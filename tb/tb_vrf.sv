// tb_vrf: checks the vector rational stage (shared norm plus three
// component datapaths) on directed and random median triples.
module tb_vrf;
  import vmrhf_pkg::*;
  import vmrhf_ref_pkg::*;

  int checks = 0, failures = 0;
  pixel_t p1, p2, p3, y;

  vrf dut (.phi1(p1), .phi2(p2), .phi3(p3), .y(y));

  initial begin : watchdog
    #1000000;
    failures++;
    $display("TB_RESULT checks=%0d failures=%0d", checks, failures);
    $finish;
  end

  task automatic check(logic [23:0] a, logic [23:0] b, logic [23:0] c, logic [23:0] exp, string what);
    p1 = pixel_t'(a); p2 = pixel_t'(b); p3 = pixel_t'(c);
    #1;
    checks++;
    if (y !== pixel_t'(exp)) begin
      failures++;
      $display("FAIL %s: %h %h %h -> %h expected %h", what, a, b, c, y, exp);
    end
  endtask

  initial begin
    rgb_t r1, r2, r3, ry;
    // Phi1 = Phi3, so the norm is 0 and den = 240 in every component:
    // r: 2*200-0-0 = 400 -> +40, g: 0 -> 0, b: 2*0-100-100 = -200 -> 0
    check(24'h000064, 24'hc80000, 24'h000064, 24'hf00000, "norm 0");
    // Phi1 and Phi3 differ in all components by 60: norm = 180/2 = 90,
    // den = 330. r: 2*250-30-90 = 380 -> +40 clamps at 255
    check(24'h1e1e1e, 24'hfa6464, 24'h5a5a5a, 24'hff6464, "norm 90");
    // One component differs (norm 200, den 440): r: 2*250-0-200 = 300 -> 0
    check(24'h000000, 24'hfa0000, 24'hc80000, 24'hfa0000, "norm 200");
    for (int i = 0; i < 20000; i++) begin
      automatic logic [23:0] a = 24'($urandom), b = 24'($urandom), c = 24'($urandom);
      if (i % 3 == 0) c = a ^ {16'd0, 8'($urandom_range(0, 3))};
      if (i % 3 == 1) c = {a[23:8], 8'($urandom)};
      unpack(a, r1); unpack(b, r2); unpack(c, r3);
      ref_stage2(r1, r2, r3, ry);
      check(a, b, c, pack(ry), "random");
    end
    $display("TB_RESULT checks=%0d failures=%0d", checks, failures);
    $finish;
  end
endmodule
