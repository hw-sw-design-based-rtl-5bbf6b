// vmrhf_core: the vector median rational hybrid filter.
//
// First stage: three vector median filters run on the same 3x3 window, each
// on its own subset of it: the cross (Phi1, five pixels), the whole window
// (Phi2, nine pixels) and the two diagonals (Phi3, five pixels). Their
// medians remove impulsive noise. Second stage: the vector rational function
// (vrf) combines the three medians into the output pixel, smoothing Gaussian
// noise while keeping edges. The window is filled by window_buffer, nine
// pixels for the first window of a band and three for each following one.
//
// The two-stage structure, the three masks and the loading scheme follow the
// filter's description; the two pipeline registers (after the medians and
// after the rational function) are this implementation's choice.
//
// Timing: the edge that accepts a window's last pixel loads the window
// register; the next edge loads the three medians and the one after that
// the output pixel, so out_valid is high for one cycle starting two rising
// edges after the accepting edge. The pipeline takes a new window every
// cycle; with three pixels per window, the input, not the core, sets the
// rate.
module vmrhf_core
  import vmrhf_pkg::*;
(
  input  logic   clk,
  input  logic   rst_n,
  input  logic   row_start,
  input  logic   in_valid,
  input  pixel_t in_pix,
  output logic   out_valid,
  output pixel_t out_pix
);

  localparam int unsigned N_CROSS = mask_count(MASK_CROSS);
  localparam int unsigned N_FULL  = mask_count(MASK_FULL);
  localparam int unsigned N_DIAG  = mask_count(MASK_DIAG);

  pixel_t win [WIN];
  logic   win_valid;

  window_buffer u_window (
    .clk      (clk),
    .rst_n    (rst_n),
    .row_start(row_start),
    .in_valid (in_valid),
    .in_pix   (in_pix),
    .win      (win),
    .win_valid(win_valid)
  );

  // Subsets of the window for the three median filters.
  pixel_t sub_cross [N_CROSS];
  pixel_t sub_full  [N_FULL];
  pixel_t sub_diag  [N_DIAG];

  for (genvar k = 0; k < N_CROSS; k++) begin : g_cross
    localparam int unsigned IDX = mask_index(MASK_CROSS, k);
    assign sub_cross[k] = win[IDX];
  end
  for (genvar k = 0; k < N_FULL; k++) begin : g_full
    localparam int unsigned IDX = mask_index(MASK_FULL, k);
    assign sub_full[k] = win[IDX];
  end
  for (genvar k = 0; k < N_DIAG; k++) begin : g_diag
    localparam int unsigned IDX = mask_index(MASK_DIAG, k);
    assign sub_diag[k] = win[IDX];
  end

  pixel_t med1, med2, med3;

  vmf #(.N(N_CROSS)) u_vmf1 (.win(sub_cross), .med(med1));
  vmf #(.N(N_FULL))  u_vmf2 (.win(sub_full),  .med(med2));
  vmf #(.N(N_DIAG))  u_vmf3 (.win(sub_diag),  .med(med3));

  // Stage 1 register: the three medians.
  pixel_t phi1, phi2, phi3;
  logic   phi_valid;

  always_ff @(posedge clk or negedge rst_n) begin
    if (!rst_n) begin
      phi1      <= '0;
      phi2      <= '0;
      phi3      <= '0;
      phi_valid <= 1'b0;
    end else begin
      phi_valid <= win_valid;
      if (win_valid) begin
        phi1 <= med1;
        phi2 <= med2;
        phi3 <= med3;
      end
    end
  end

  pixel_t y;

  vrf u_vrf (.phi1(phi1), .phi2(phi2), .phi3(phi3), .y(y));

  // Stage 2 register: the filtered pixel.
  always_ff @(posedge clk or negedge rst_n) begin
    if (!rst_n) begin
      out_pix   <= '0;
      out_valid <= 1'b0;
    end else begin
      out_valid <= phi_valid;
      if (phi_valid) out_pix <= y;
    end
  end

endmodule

^^^^^^^^^^^^^^^^

*Task item:*
Retype the data precisely.

*Answer for the task:*
filename tb/tb_vrf.sv
// tb_vrf: checks the vector rational stage (shared norm plus three
// component datapaths) on directed and random median triples.
module tb_vrf;
  import vmrhf_pkg::*;
  import vmrhf_ref_pkg::*;

  int checks = 0, failures = 0;
  pixel_t p1, p2, p3, y;

  vrf dut (.phi1(p1), .phi2(p2), .phi3(p3), .y(y));

  initial begin : watchdog
    #1000000;
    failures++;
    $display("TB_RESULT checks=%0d failures=%0d", checks, failures);
    $finish;
  end

  task automatic check(logic [23:0] a, logic [23:0] b, logic [23:0] c, logic [23:0] exp, string what);
    p1 = pixel_t'(a); p2 = pixel_t'(b); p3 = pixel_t'(c);
    #1;
    checks++;
    if (y !== pixel_t'(exp)) begin
      failures++;
      $display("FAIL %s: %h %h %h -> %h expected %h", what, a, b, c, y, exp);
    end
  endtask

  initial begin
    rgb_t r1, r2, r3, ry;
    // Phi1 = Phi3, so the norm is 0 and den = 240 in every component:
    // r: 2*200-0-0 = 400 -> +40, g: 0 -> 0, b: 2*0-100-100 = -200 -> 0
    check(24'h000064, 24'hc80000, 24'h000064, 24'hf00000, "norm 0");
    // Phi1 and Phi3 differ in all components by 60: norm = 180/2 = 90,
    // den = 330. r: 2*250-30-90 = 380 -> +40 clamps at 255
    check(24'h1e1e1e, 24'hfa6464, 24'h5a5a5a, 24'hff6464, "norm 90");
    // One component differs (norm 200, den 440): r: 2*250-0-200 = 300 -> 0
    check(24'h000000, 24'hfa0000, 24'hc80000, 24'hfa0000, "norm 200");
    for (int i = 0; i < 20000; i++) begin
      automatic logic [23:0] a = 24'($urandom), b = 24'($urandom), c = 24'($urandom);
      if (i % 3 == 0) c = a ^ {16'd0, 8'($urandom_range(0, 3))};
      if (i % 3 == 1) c = {a[23:8], 8'($urandom)};
      unpack(a, r1); unpack(b, r2); unpack(c, r3);
      ref_stage2(r1, r2, r3, ry);
      check(a, b, c, pack(ry), "random");
    end
    $display("TB_RESULT checks=%0d failures=%0d", checks, failures);
    $finish;
  end
endmodule
repository hw-sw-design-based-rtl-5bbf6b
// vmrhf_core: the vector median rational hybrid filter.
//
// First stage: three vector median filters run on the same 3x3 window, each
// on its own subset of it: the cross (Phi1, five pixels), the whole window
// (Phi2, nine pixels) and the two diagonals (Phi3, five pixels). Their
// medians remove impulsive noise. Second stage: the vector rational function
// (vrf) combines the three medians into the output pixel, smoothing Gaussian
// noise while keeping edges. The window is filled by window_buffer, nine
// pixels for the first window of a band and three for each following one.
//
// The two-stage structure, the three masks and the loading scheme follow the
// filter's description; the two pipeline registers (after the medians and
// after the rational function) are this implementation's choice.
//
// Timing: the edge that accepts a window's last pixel loads the window
// register; the next edge loads the three medians and the one after that
// the output pixel, so out_valid is high for one cycle starting two rising
// edges after the accepting edge. The pipeline takes a new window every
// cycle; with three pixels per window, the input, not the core, sets the
// rate.
module vmrhf_core
  import vmrhf_pkg::*;
(
  input  logic   clk,
  input  logic   rst_n,
  input  logic   row_start,
  input  logic   in_valid,
  input  pixel_t in_pix,
  output logic   out_valid,
  output pixel_t out_pix
);

  localparam int unsigned N_CROSS = mask_count(MASK_CROSS);
  localparam int unsigned N_FULL  = mask_count(MASK_FULL);
  localparam int unsigned N_DIAG  = mask_count(MASK_DIAG);

  pixel_t win [WIN];
  logic   win_valid;

  window_buffer u_window (
    .clk      (clk),
    .rst_n    (rst_n),
    .row_start(row_start),
    .in_valid (in_valid),
    .in_pix   (in_pix),
    .win      (win),
    .win_valid(win_valid)
  );

  // Subsets of the window for the three median filters.
  pixel_t sub_cross [N_CROSS];
  pixel_t sub_full  [N_FULL];
  pixel_t sub_diag  [N_DIAG];

  for (genvar k = 0; k < N_CROSS; k++) begin : g_cross
    localparam int unsigned IDX = mask_index(MASK_CROSS, k);
    assign sub_cross[k] = win[IDX];
  end
  for (genvar k = 0; k < N_FULL; k++) begin : g_full
    localparam int unsigned IDX = mask_index(MASK_FULL, k);
    assign sub_full[k] = win[IDX];
  end
  for (genvar k = 0; k < N_DIAG; k++) begin : g_diag
    localparam int unsigned IDX = mask_index(MASK_DIAG, k);
    assign sub_diag[k] = win[IDX];
  end

  pixel_t med1, med2, med3;

  vmf #(.N(N_CROSS)) u_vmf1 (.win(sub_cross), .med(med1));
  vmf #(.N(N_FULL))  u_vmf2 (.win(sub_full),  .med(med2));
  vmf #(.N(N_DIAG))  u_vmf3 (.win(sub_diag),  .med(med3));

  // Stage 1 register: the three medians.
  pixel_t phi1, phi2, phi3;
  logic   phi_valid;

  always_ff @(posedge clk or negedge rst_n) begin
    if (!rst_n) begin
      phi1      <= '0;
      phi2      <= '0;
      phi3      <= '0;
      phi_valid <= 1'b0;
    end else begin
      phi_valid <= win_valid;
      if (win_valid) begin
        phi1 <= med1;
        phi2 <= med2;
        phi3 <= med3;
      end
    end
  end

  pixel_t y;

  vrf u_vrf (.phi1(phi1), .phi2(phi2), .phi3(phi3), .y(y));

  // Stage 2 register: the filtered pixel.
  always_ff @(posedge clk or negedge rst_n) begin
    if (!rst_n) begin
      out_pix   <= '0;
      out_valid <= 1'b0;
    end else begin
      out_valid <= phi_valid;
      if (phi_valid) out_pix <= y;
    end
  end

endmodule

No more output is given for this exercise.